SUPPLIED ENTRIES:
*** Block opens ***
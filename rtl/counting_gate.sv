// counting_gate: QRS pulse former and counting-gate toggle.
//
// Input qrs is the logic-level output of the analog T-wave filter (already
// synchronised to clk). The rising edge of each QRS complex fires a
// non-retriggerable one-shot of QRS_PULSE cycles (150 ms at 5 MHz); later
// edges inside that pulse, such as a T wave that still crosses the trigger
// level, are ignored. Each pulse toggles the counting gate CG, so CG is true
// during every second beat interval and each true interval spans exactly one
// beat period. qrs_pulse rises one cycle after the QRS edge and CG toggles
// one cycle after that.
//
// The 150-ms pulse and the toggle flip-flop are the original's; that the
// one-shot is non-retriggerable, and its use as a blanking window, are this
// design's choices.
module counting_gate #(
  parameter int unsigned QRS_PULSE = 750_000   // 150 ms at 5 MHz
) (
  input  logic clk,
  input  logic rst_n,
  input  logic qrs,        // logic-level QRS signal (synchronised)
  output logic qrs_pulse,  // fixed-width QRS pulse
  output logic cg          // counting gate
);
  logic qrs_d, pulse_d;

  always_ff @(posedge clk or negedge rst_n) begin
    if (!rst_n) begin
      qrs_d   <= 1'b0;
      pulse_d <= 1'b0;
      cg      <= 1'b0;
    end else begin
      qrs_d   <= qrs;
      pulse_d <= qrs_pulse;
      if (qrs_pulse && !pulse_d) cg <= ~cg;
    end
  end

  monostable #(.WIDTH(QRS_PULSE)) u_shot (
    .clk  (clk),
    .rst_n(rst_n),
    .trig (qrs && !qrs_d),
    .pulse(qrs_pulse)
  );
endmodule
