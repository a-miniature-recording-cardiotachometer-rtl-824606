// tb_counting_gate: checks the QRS pulse width, the counting-gate toggle and
// rejection of a second (T-wave) edge inside the pulse.
//
// QRS_PULSE is scaled to 20 cycles. Each simulated beat is a 5-cycle high
// level on qrs; some beats are followed 10 cycles later by a T-wave edge,
// which must neither restart the pulse nor toggle CG. The expected CG is a
// reference toggle kept by the testbench, one flip per accepted beat.
module tb_counting_gate;
  localparam int unsigned PW = 20;
  logic clk = 1'b0, rst_n = 1'b0, qrs = 1'b0;
  logic qrs_pulse, cg;
  int checks = 0, failures = 0;
  bit exp_cg = 1'b0;

  always #100 clk = ~clk;

  task automatic check(input bit ok, input string what);
    checks++;
    if (!ok) begin failures++; $display("FAIL: %s", what); end
  endtask

  counting_gate #(.QRS_PULSE(PW)) dut (
    .clk(clk), .rst_n(rst_n), .qrs(qrs), .qrs_pulse(qrs_pulse), .cg(cg)
  );

  // Measure the width of every pulse.
  int width = 0, pulses = 0;
  always @(posedge clk) if (rst_n) begin
    if (qrs_pulse) width <= width + 1;
    else if (width != 0) begin
      checks++;
      pulses++;
      if (width != PW) begin failures++; $display("FAIL: pulse width %0d", width); end
      width <= 0;
    end
  end

  task automatic beat(input bit t_wave, input int gap);
    @(negedge clk) qrs = 1'b1;
    repeat (5) @(negedge clk);
    qrs = 1'b0;
    if (t_wave) begin
      repeat (10) @(negedge clk);
      qrs = 1'b1;
      repeat (3) @(negedge clk);
      qrs = 1'b0;
    end
    exp_cg = ~exp_cg;
    repeat (gap) @(negedge clk);
    check(cg == exp_cg, $sformatf("cg=%0b expected %0b", cg, exp_cg));
  endtask

  initial begin
    repeat (3) @(posedge clk);
    rst_n = 1'b1;
    repeat (5) @(posedge clk);
    check(cg == 1'b0 && qrs_pulse == 1'b0, "idle after reset");
    for (int i = 0; i < 12; i++) beat(i % 3 == 1, 40 + i * 7);
    check(pulses == 12, $sformatf("%0d pulses for 12 beats", pulses));
    $display("TB_RESULT checks=%0d failures=%0d", checks, failures);
    $finish;
  end

  initial begin
    repeat (20000) @(posedge clk);
    failures++;
    $display("FAIL: watchdog");
    $display("TB_RESULT checks=%0d failures=%0d", checks, failures);
    $finish;
  end
endmodule
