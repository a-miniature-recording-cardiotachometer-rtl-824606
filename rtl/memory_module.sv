// memory_module: 1K x 8 beat period store and its data bus.
//
// Eight 256x4 RAM chips are arranged as four pairs; each pair holds 256
// bytes (low nibble in one chip, high nibble in the other) and is selected by
// one of the four enable lines decoded from address bits 9..8. Address bits
// 7..0 go to every chip. The data bus works as follows:
//   we high           the write buffer drives wdata (the beat period count)
//                     onto the bus and every enabled pair stores it on each
//                     clk edge; the enable lines are strobed at 156 kHz, so a
//                     100-us WE aperture covers several strobes;
//   we low, enabled   the selected pair drives the stored byte onto the bus
//                     (external readout);
//   otherwise         nothing drives the bus (bus_drive low, bus_data 0).
// bus_drive stands in for the tri-state enables. The chip organisation and
// the buffer follow the original board; the driven/undriven flag in place of
// tri-state wires is this design's.
module memory_module (
  input  logic       clk,
  input  logic [3:0] mem_enable,  // decoded, strobed chip-pair enables
  input  logic       we,          // write enable aperture
  input  logic [7:0] addr,        // address bits 7..0
  input  logic [7:0] wdata,       // beat period accumulator
  output logic [7:0] bus_data,
  output logic       bus_drive
);
  logic [7:0] pair_dout [4];
  logic [7:0] rdata;

  for (genvar p = 0; p < 4; p++) begin : g_pair
    ram_256x4 u_lo (
      .clk (clk), .ce(mem_enable[p]), .we(we), .a(addr),
      .din (wdata[3:0]), .dout(pair_dout[p][3:0])
    );
    ram_256x4 u_hi (
      .clk (clk), .ce(mem_enable[p]), .we(we), .a(addr),
      .din (wdata[7:4]), .dout(pair_dout[p][7:4])
    );
  end

  always_comb begin
    rdata = '0;
    for (int p = 0; p < 4; p++)
      if (mem_enable[p]) rdata |= pair_dout[p];
  end

  assign bus_drive = we || (mem_enable != '0);
  assign bus_data  = we ? wdata : (bus_drive ? rdata : '0);
endmodule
*** Block closes ***
WHAT TO WORK ON:
List the lines of the material in which the word "toggles" occurs.

TASK SOLUTION:
// level, are ignored. Each pulse toggles the counting gate CG, so CG is true
// beat period. qrs_pulse rises one cycle after the QRS edge and CG toggles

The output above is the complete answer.